┏━━
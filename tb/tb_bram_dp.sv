// tb_bram_dp: self-checking testbench for the 128 kB dual-port BRAM.
// Writes random lines and single byte lanes through both ports, keeps its
// own copy of the contents, and checks every read on both ports, including
// the one-cycle read latency and read-before-write on the same port.
module tb_bram_dp;
  localparam int LINES = 16384;
  logic clk = 0;
  logic a_en = 0, b_en = 0;
  logic [7:0] a_we = 0, b_we = 0;
  logic [13:0] a_addr = 0, b_addr = 0;
  logic [63:0] a_din = 0, b_din = 0, a_dout, b_dout;
  logic [63:0] model [int];
  int checks = 0, failures = 0;

  bram_dp dut (.clk, .a_en, .a_we, .a_addr, .a_din, .a_dout, .b_en, .b_we, .b_addr, .b_din, .b_dout);
  always #5 clk = ~clk;

  task automatic check(bit cond, string what);
    checks++;
    if (!cond) begin failures++; if (failures < 10) $display("FAIL %s at %0t", what, $time); end
  endtask

  function automatic logic [63:0] merge(logic [63:0] old, logic [63:0] d, logic [7:0] we);
    for (int j = 0; j < 8; j++) if (we[j]) old[8*j +: 8] = d[8*j +: 8];
    return old;
  endfunction

  initial begin
    #10000000;
    failures++;
    $display("watchdog expired");
    $display("TB_RESULT checks=%0d failures=%0d", checks, failures);
    $finish;
  end

  initial begin
    logic [13:0] addrs [64];
    logic [63:0] expect_a, expect_b, d;
    logic [7:0] we;
    // fill 64 lines: even ones through port A, odd through port B
    for (int i = 0; i < 64; i++) begin
      addrs[i] = (i == 0) ? 14'd0 : (i == 1) ? 14'h3FFF : 14'($urandom_range(2, LINES - 1));
      for (int k = 0; k < i; k++) if (addrs[k] == addrs[i]) addrs[i] = 14'(i * 37 + 5000);
    end
    for (int i = 0; i < 64; i++) begin
      d = {$urandom, $urandom};
      if (i % 2 == 0) begin a_en = 1; a_we = 8'hFF; a_addr = addrs[i]; a_din = d; end
      else            begin b_en = 1; b_we = 8'hFF; b_addr = addrs[i]; b_din = d; end
      model[addrs[i]] = d;
      @(posedge clk); #1;
      a_en = 0; b_en = 0; a_we = 0; b_we = 0;
    end
    // partial byte writes on both ports
    for (int i = 0; i < 64; i++) begin
      we = 8'($urandom);
      d = {$urandom, $urandom};
      if (i % 2) begin a_en = 1; a_we = we; a_addr = addrs[i]; a_din = d; end
      else       begin b_en = 1; b_we = we; b_addr = addrs[i]; b_din = d; end
      @(posedge clk); #1;
      // read-before-write: the port returns the old line
      if (i % 2) begin check(a_dout == model[addrs[i]], "port A read-before-write"); end
      else       check(b_dout == model[addrs[i]], "port B read-before-write");
      model[addrs[i]] = merge(model[addrs[i]], d, we);
      a_en = 0; b_en = 0; a_we = 0; b_we = 0;
    end
    // read back on both ports at once
    for (int i = 0; i < 64; i++) begin
      a_en = 1; a_addr = addrs[i];
      b_en = 1; b_addr = addrs[63 - i];
      expect_a = model[addrs[i]];
      expect_b = model[addrs[63 - i]];
      @(posedge clk); #1;
      check(a_dout == expect_a, "port A read");
      check(b_dout == expect_b, "port B read");
    end
    // output holds while the port is disabled
    a_en = 0; b_en = 0;
    @(posedge clk); #1;
    a_addr = addrs[5];
    @(posedge clk); #1;
    check(a_dout == expect_a, "port A holds when disabled");
    $display("TB_RESULT checks=%0d failures=%0d", checks, failures);
    $finish;
  end
endmodule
┗━━
_What to work on_
Beginning at the first line of the records, retype exactly every line up to and including the one with "both ports, including".

_Exercise answer_
filename tb/tb_bram_dp.sv
// tb_bram_dp: self-checking testbench for the 128 kB dual-port BRAM.
// Writes random lines and single byte lanes through both ports, keeps its
// own copy of the contents, and checks every read on both ports, including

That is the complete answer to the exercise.